Exercise goal:
The result should be every line in the data below that carries the string "both".

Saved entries
####

// tb_sara_12bit: the 12-bit, three-sub-adder configuration of the adder.
//
// This is the small example used to explain the structure: bits 0-3, 4-7
// and 8-11 form three 4-bit sub-adders with two boundaries. Two instances
// are checked side by side:
//   - u_all: sel switches both boundaries (APPROX_MASK = 2'b11);
//   - u_low: sel switches only the lower boundary (APPROX_MASK = 2'b01),
//     so in approximate mode bits 8-11 take the accurate carry out of
//     bits 4-7, which itself starts from the predicted carry at bit 3.
// Each vector is compared with a slice-by-slice reference sum. In
// approximate mode the bench also checks that the carry chain is cut:
// changing cin and operand bits 0-2 must leave sum bits 4-12 unchanged
// for both instances. Counters make sure both modes, predicted carries
// of 1, missed carries and the chain cut all occurred.
module tb_sara_12bit;

  localparam int unsigned N     = 12;
  localparam int unsigned SUB_W = 4;
  localparam int unsigned NSUB  = N / SUB_W;
  localparam int unsigned NRAND = 100000;

  logic clk;
  initial clk = 1'b0;
  always #5 clk = ~clk;

  int checks = 0;
  int failures = 0;

  logic [N-1:0] a, b;
  logic         cin, sel;
  logic [N:0]   s_all, s_low;

  sara #(.N(N), .SUB_W(SUB_W), .APPROX_MASK(2'b11)) u_all (
    .a(a), .b(b), .cin(cin), .sel(sel), .sout(s_all));
  sara #(.N(N), .SUB_W(SUB_W), .APPROX_MASK(2'b01)) u_low (
    .a(a), .b(b), .cin(cin), .sel(sel), .sout(s_low));

  int n_accurate = 0, n_approx = 0, n_prdt_one = 0, n_missed_all = 0;
  int n_missed_low = 0, n_cut = 0;

  initial begin : watchdog
    repeat (3 * NRAND + 1000) @(posedge clk);
    failures++;
    $display("watchdog expired");
    $display("TB_RESULT checks=%0d failures=%0d", checks, failures);
    $finish;
  end

  // mask bit k-1 enables prediction at boundary k (k = 1, 2)
  function automatic logic [N:0] ref_sum(logic [N-1:0] x, logic [N-1:0] y,
                                         logic ci, logic approx, logic [1:0] mask);
    logic [N:0]     r;
    logic [SUB_W:0] t;
    logic           c;
    c = ci;
    for (int k = 0; k < int'(NSUB); k++) begin
      if (approx && k > 0 && mask[k-1]) c = x[k*SUB_W-1] & y[k*SUB_W-1];
      t = {1'b0, x[k*SUB_W +: SUB_W]} + {1'b0, y[k*SUB_W +: SUB_W]} + {{SUB_W{1'b0}}, c};
      r[k*SUB_W +: SUB_W] = t[SUB_W-1:0];
      c = t[SUB_W];
    end
    r[N] = c;
    return r;
  endfunction

  task automatic compare(logic [N:0] got, logic [N:0] expv, string who);
    checks++;
    if (got !== expv) begin
      failures++;
      $display("FAIL %s sel=%b a=%h b=%h cin=%b got %h exp %h", who, sel, a, b, cin, got, expv);
    end
  endtask

  task automatic apply(logic [N-1:0] x, logic [N-1:0] y, logic ci, logic s);
    logic [N:0] e_all, e_low, exact;
    a = x; b = y; cin = ci; sel = s;
    @(posedge clk);
    exact = {1'b0, x} + {1'b0, y} + {{N{1'b0}}, ci};
    e_all = ref_sum(x, y, ci, !s, 2'b11);
    e_low = ref_sum(x, y, ci, !s, 2'b01);
    compare(s_all, e_all, "mask=11");
    compare(s_low, e_low, "mask=01");
    if (s) n_accurate++;
    else begin
      n_approx++;
      if (x[3] & y[3]) n_prdt_one++;
      if (e_all != exact) n_missed_all++;
      if (e_low != exact) n_missed_low++;
    end
  endtask

  initial begin : stimulus
    // text example operands of the structure: a carry generated at bit 3
    // and propagated through bits 4-7 into bits 8-11
    apply(12'h0F8, 12'h008, 1'b0, 1'b0);
    compare(s_low, 13'h100, "predicted carry rippled through the middle slice");
    compare(s_all, 13'h000, "middle slice carry cut by prediction");
    apply(12'h0F8, 12'h008, 1'b0, 1'b1);
    compare(s_all, 13'h100, "accurate");

    for (int n = 0; n < int'(NRAND); n++) begin
      logic [N-1:0] x, y;
      logic [N:SUB_W] up_all, up_low;
      logic         ci, s;
      x = N'($urandom); y = N'($urandom); ci = 1'($urandom); s = 1'($urandom);
      if (n % 4 == 1) y = ~x ^ N'(1 << ($urandom % N));
      apply(x, y, ci, s);
      if (!s) begin
        up_all = s_all[N:SUB_W]; up_low = s_low[N:SUB_W];
        apply({x[N-1:3], 3'($urandom)}, {y[N-1:3], 3'($urandom)}, ~ci, 1'b0);
        checks++;
        if (s_all[N:SUB_W] !== up_all || s_low[N:SUB_W] !== up_low) begin
          failures++;
          $display("FAIL chain not cut at bit 3: a=%h b=%h", x, y);
        end else n_cut++;
      end
    end

    $display("mechanisms: accurate=%0d approximate=%0d predicted_one=%0d missed_all=%0d missed_low=%0d chain_cut=%0d",
             n_accurate, n_approx, n_prdt_one, n_missed_all, n_missed_low, n_cut);
    if (n_accurate == 0)   begin failures++; $display("FAIL accurate mode never used"); end
    if (n_approx == 0)     begin failures++; $display("FAIL approximate mode never used"); end
    if (n_prdt_one == 0)   begin failures++; $display("FAIL no carry predicted"); end
    if (n_missed_all == 0) begin failures++; $display("FAIL no missed carry (mask 11)"); end
    if (n_missed_low == 0) begin failures++; $display("FAIL no missed carry (mask 01)"); end
    if (n_cut == 0)        begin failures++; $display("FAIL chain cut never checked"); end
    $display("TB_RESULT checks=%0d failures=%0d", checks, failures);
    $finish;
  end

endmodule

####

Result of the task:
//   - u_all: sel switches both boundaries (APPROX_MASK = 2'b11);
// for both instances. Counters make sure both modes, predicted carries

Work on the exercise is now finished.